In tal senso, non è il segno della manovra (espansivo) a destare preoccupazione in Europa, ma il tentativo di questo Governo di ribaltare la logica che guida le politiche dell’eurozona e che corrispondono agli interessi delle grandi imprese con elevata propensione alle esportazioni: creare cioè le condizioni per favorire la crescita aumentando le vendite all’estero – attraverso moderazione salariale e compressione dei prezzi – e riducendo le importazioni – attraverso riduzioni di spesa pubblica.
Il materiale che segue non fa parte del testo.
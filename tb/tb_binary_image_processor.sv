// tb_binary_image_processor: end-to-end test of the processor at a reduced
// size (32 x 24 maximum frame, 5 x 5 window, four units, 16-bit words).
// Everything goes through the ports: configuration by register writes (with
// read-back), packed input words with random gaps, the external block port
// and packed result words. Each frame is compared with the reference model.
// The scenarios make every configurable mechanism happen and count it:
// pipelined unit chains (opening, closing), parallel units, a set operation
// between two elements, the median and rank-order filters, block operands from the external
// port (motion detection against a previous frame), both border values,
// mask sizes 1/3/5, frame sizes that do not fill the last word, and a start
// request ignored while a frame is in flight.
module tb_binary_image_processor;
  import bip_pkg::*;
  import bip_model_pkg::*;
  localparam int N = 5, MAX_W = 32, MAX_H = 24, U = 4, PW = 16, NN = N * N;

  logic clk = 0, rst_n = 0;
  logic cfg_we = 0;
  logic [7:0] cfg_addr = '0;
  logic [31:0] cfg_wdata = '0, cfg_rdata;
  logic start = 0, busy, frame_done;
  logic in_valid = 0, in_ready;
  logic [PW-1:0] in_data = '0;
  logic [U-1:0] blk_req;
  logic [NN-1:0] blk_data;
  logic out_valid, out_last;
  logic [PW-1:0] out_data;

  int checks = 0, failures = 0;
  logic [PW-1:0] words [$];
  logic lasts [$];
  int req_cnt, n_done;
  bit motion_mode;
  frame_t prev;
  // mechanism counters
  int n_rank, n_pipe, n_par, n_set, n_med, n_blk, n_border1, n_mask [6], n_partial, n_ignored;

  binary_image_processor #(.N(N), .MAX_W(MAX_W), .MAX_H(MAX_H), .NUM_BCU(U), .PW(PW)) dut (
    .clk(clk), .rst_n(rst_n), .cfg_we(cfg_we), .cfg_addr(cfg_addr), .cfg_wdata(cfg_wdata),
    .cfg_rdata(cfg_rdata), .start(start), .busy(busy), .frame_done(frame_done),
    .in_valid(in_valid), .in_ready(in_ready), .in_data(in_data), .blk_req(blk_req),
    .blk_data(blk_data), .out_valid(out_valid), .out_data(out_data), .out_last(out_last));

  always #5 clk = ~clk;

  // block source: hash for unit 0, or the previous frame's centre pixel
  always_comb begin
    blk_data = NN'(blk_of(0, req_cnt));
    if (motion_mode && req_cnt < prev.size()) blk_data[(N/2)*N + N/2] = prev[req_cnt];
  end

  initial begin
    repeat (2000000) @(posedge clk);
    failures++;
    $display("TB_RESULT checks=%0d failures=%0d", checks, failures);
    $finish;
  end

  always @(posedge clk) begin
    if (blk_req[0]) req_cnt <= req_cnt + 1;
    if (out_valid) begin words.push_back(out_data); lasts.push_back(out_last); end
    if (frame_done) n_done <= n_done + 1;
  end

  task automatic wr(logic [7:0] a, logic [31:0] d);
    @(negedge clk);
    cfg_we = 1; cfg_addr = a; cfg_wdata = d;
    @(negedge clk);
    cfg_we = 0;
    #1;
    checks++;
    if (cfg_rdata !== d) begin
      failures++;
      $display("FAIL read-back %h: %h exp %h", a, cfg_rdata, d);
    end
  endtask

  task automatic configure(int w, int h, bcu_cfg_t c [U], int osel);
    wr(REG_WIDTH, 32'(w));
    wr(REG_HEIGHT, 32'(h));
    wr(REG_OUTSEL, 32'(osel));
    for (int u = 0; u < U; u++) begin
      logic [7:0] b;
      b = REG_UNIT0 + 8'(16 * u);
      wr(b + 8'(UOFS_CTRL), unit_ctrl_word(c[u]));
      wr(b + 8'(UOFS_E0CTL), elem_ctrl_word(c[u].e0));
      wr(b + 8'(UOFS_E0P0), c[u].e0.param0);
      wr(b + 8'(UOFS_E0P1), c[u].e0.param1);
      wr(b + 8'(UOFS_E1CTL), elem_ctrl_word(c[u].e1));
      wr(b + 8'(UOFS_E1P0), c[u].e1.param0);
      wr(b + 8'(UOFS_E1P1), c[u].e1.param1);
    end
  endtask

  // run one frame; expected result given by the caller
  task automatic frame(int w, int h, frame_t img, frame_t exp, string name);
    int nw, k, cycles;
    nw = (w * h + PW - 1) / PW;
    words.delete(); lasts.delete();
    req_cnt = 0; n_done = 0;
    @(negedge clk); start = 1; @(negedge clk); start = 0;
    k = 0; cycles = 0;
    while (n_done == 0 && cycles < 100000) begin
      if (k < nw) begin
        in_valid = ($urandom % 3 != 0);
        for (int b = 0; b < PW; b++) in_data[b] = (k*PW + b < w*h) ? img[k*PW + b] : 1'($urandom);
      end else in_valid = 0;
      // a second start while busy must be ignored
      start = (k == 1);
      @(posedge clk);
      if (start && busy) n_ignored++;
      if (in_valid && in_ready) k++;
      #1; cycles++;
    end
    start = 0; in_valid = 0;
    repeat (4) @(negedge clk);
    cycles = 0;
    while (busy && cycles < 10000) begin @(negedge clk); cycles++; end
    checks++;
    if (words.size() != nw || n_done != 1 || busy) begin
      failures++;
      $display("FAIL %s: %0d words exp %0d, done=%0d busy=%b", name, words.size(), nw, n_done, busy);
    end else begin
      int bad = 0;
      for (int q = 0; q < nw; q++) begin
        logic [PW-1:0] e = '0;
        for (int b = 0; b < PW; b++) if (q*PW + b < w*h) e[b] = exp[q*PW + b];
        if (words[q] !== e || lasts[q] !== (q == nw - 1)) bad++;
      end
      checks++;
      if (bad != 0) begin failures++; $display("FAIL %s: %0d wrong words", name, bad); end
    end
    if ((w * h) % PW != 0) n_partial++;
  endtask

  function automatic frame_t chain(frame_t img, int w, int h, bcu_cfg_t c [U], int osel);
    frame_t o [U];
    for (int u = 0; u < U; u++) o[u] = unit_model((c[u].src == 0) ? img : o[int'(c[u].src) - 1], w, h, N, c[u], 0);
    return o[osel];
  endfunction

  task automatic count(bcu_cfg_t c [U], int osel);
    bit used [U];
    int u;
    foreach (used[i]) used[i] = 0;
    u = osel;
    used[u] = 1;
    while (c[u].src != 0 && int'(c[u].src) - 1 < u) begin
      n_pipe++;
      u = int'(c[u].src) - 1;
      used[u] = 1;
    end
    if (c[0].src == 0 && c[1].src == 0) n_par++;
    for (int i = 0; i < U; i++) if (used[i]) begin
      if (c[i].out_sel == TAP_SET) n_set++;
      if (c[i].out_sel == TAP_E0_MED || c[i].out_sel == TAP_E1_MED) n_med++;
      if ((c[i].out_sel == TAP_E0_MED && c[i].e0.rank != 0) ||
          (c[i].out_sel == TAP_E1_MED && c[i].e1.rank != 0)) n_rank++;
      if (c[i].border) n_border1++;
      n_mask[int'(c[i].mask_size)]++;
      if (i == 0 && ((c[0].e0.sel_a == ISEL_BLOCK && c[0].out_sel inside {TAP_E0_LOG, TAP_E0_RED, TAP_E0_MED}) ||
                     (c[0].e1.sel_a == ISEL_BLOCK && c[0].out_sel inside {TAP_E1_LOG, TAP_E1_RED, TAP_E1_MED}) ||
                     c[0].out_sel == TAP_SET)) n_blk++;
    end
  endtask

  initial begin
    bcu_cfg_t c [U];
    frame_t img, exp;
    int w, h, osel;
    motion_mode = 0;
    prev = new[0];
    repeat (3) @(negedge clk);
    rst_n = 1;

    // 1: opening = erosion unit 0 -> dilation unit 1; 2: closing in units 2 -> 3
    c[0] = cfg_morph(1, 3, 0); c[1] = cfg_morph(0, 3, 1);
    c[2] = cfg_morph(0, 3, 0); c[3] = cfg_morph(1, 3, 3);
    for (osel = 1; osel <= 3; osel += 2) begin
      w = 32; h = 24;
      img = new[w * h];
      foreach (img[i]) img[i] = ($urandom % 100) < 60;
      configure(w, h, c, osel);
      exp = chain(img, w, h, c, osel);
      frame(w, h, img, exp, osel == 1 ? "opening" : "closing");
      count(c, osel);
    end

    // 3: motion detection: unit 0 XORs the frame with the previous one taken
    // from the block port, unit 1 cleans the difference with a 3x3 median
    w = 20; h = 13;
    prev = new[w * h];
    foreach (prev[i]) prev[i] = 1'($urandom);
    img = new[w * h];
    foreach (img[i]) img[i] = prev[i] ^ (($urandom % 100) < 15);
    c[0] = cfg_pass(); c[0].e1.sel_a = ISEL_BLOCK;
    c[0].set_a = TAP_E0_LOG; c[0].set_b = TAP_E1_LOG; c[0].sop = SOP_XOR; c[0].out_sel = TAP_SET;
    c[1] = cfg_pass(); c[1].src = 3'd1; c[1].out_sel = TAP_E0_MED; c[1].mask_size = 4'd3;
    c[2] = cfg_pass(); c[3] = cfg_pass();
    begin
      frame_t diff;
      diff = new[w * h];
      foreach (diff[i]) diff[i] = img[i] ^ prev[i];
      exp = unit_model(diff, w, h, N, c[1], 0);
    end
    motion_mode = 1;
    configure(w, h, c, 1);
    frame(w, h, img, exp, "motion");
    count(c, 1);
    motion_mode = 0;

    // 4: random configurations, sizes and output units
    for (int t = 0; t < 30; t++) begin
      int osel_pre;
      osel_pre = $urandom % U;
      for (int u = 0; u < U; u++) begin
        c[u] = cfg_random(u);
        if (u != 0) begin
          if (c[u].e0.sel_a == ISEL_BLOCK) c[u].e0.sel_a = ISEL_WINDOW;
          if (c[u].e0.sel_b == ISEL_BLOCK) c[u].e0.sel_b = ISEL_WINDOW;
          if (c[u].e1.sel_a == ISEL_BLOCK) c[u].e1.sel_a = ISEL_WINDOW;
          if (c[u].e1.sel_b == ISEL_BLOCK) c[u].e1.sel_b = ISEL_WINDOW;
        end
      end
      if (t < 4) c[0].e0.sel_a = ISEL_BLOCK;
      if (t == 4) begin c[osel_pre].out_sel = TAP_E0_MED; c[osel_pre].e0.rank = 5'd2; end
      w = 3 + $urandom % (MAX_W - 2); h = 2 + $urandom % (MAX_H - 1);

      osel = osel_pre;
      img = new[w * h];
      foreach (img[i]) img[i] = 1'($urandom);
      configure(w, h, c, osel);
      exp = chain(img, w, h, c, osel);
      frame(w, h, img, exp, "random");
      count(c, osel);
    end

    $display("mechanisms: pipelined=%0d parallel=%0d set=%0d median=%0d block=%0d border1=%0d mask1=%0d mask3=%0d mask5=%0d partial_word=%0d start_ignored=%0d rank=%0d",
             n_pipe, n_par, n_set, n_med, n_blk, n_border1, n_mask[1], n_mask[3], n_mask[5], n_partial, n_ignored, n_rank);
    foreach (n_mask[i]) if (i % 2 == 1) begin checks++; if (n_mask[i] == 0) failures++; end
    checks += 9;
    if (n_rank == 0) failures++;
    if (n_pipe == 0) failures++;
    if (n_par == 0) failures++;
    if (n_set == 0) failures++;
    if (n_med == 0) failures++;
    if (n_blk == 0) failures++;
    if (n_border1 == 0) failures++;
    if (n_partial == 0) failures++;
    if (n_ignored == 0) failures++;
    $display("TB_RESULT checks=%0d failures=%0d", checks, failures);
    $finish;
  end
endmodule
In altri termini, la fondamentale incompatibilità fra Governo e istituzioni europee sta nel fatto che il Governo mira a espandere la domanda interna per far recuperare margini di profitto a imprese italiane che non riuscirebbero a recuperali tramite esportazioni, mente le Istituzioni europee fanno propria una linea di politica economica finalizzata alla crescita per il tramite dell’aumento delle esportazioni nette. Si è quindi in presenza di un tipico conflitto inter-capitalistico, fra grande e piccola impresa, fra impresa esportatrice e impresa che opera sul mercato interno sul quale si basa il fragile equilibrio politico interno e l’ancor più fragile equilibrio nelle trattative fra il Governo e le Istituzioni europee.

La linea di politica economica che si sta perseguendo negli ultimi mesi in Italia sembra, in definitiva, basarsi su una riproposizione della vecchia tesi del “piccolo è bello” – associata alla convinzione della superiore efficienza delle piccole imprese a vocazione artigianale – combinata con la sostanziale rinuncia a posizionare l’economia italiana in un segmento alto della catena globale del valore, consentendo alle nostre imprese (alle piccole, in particolare) di sopravvivere vendendo sul mercato interno.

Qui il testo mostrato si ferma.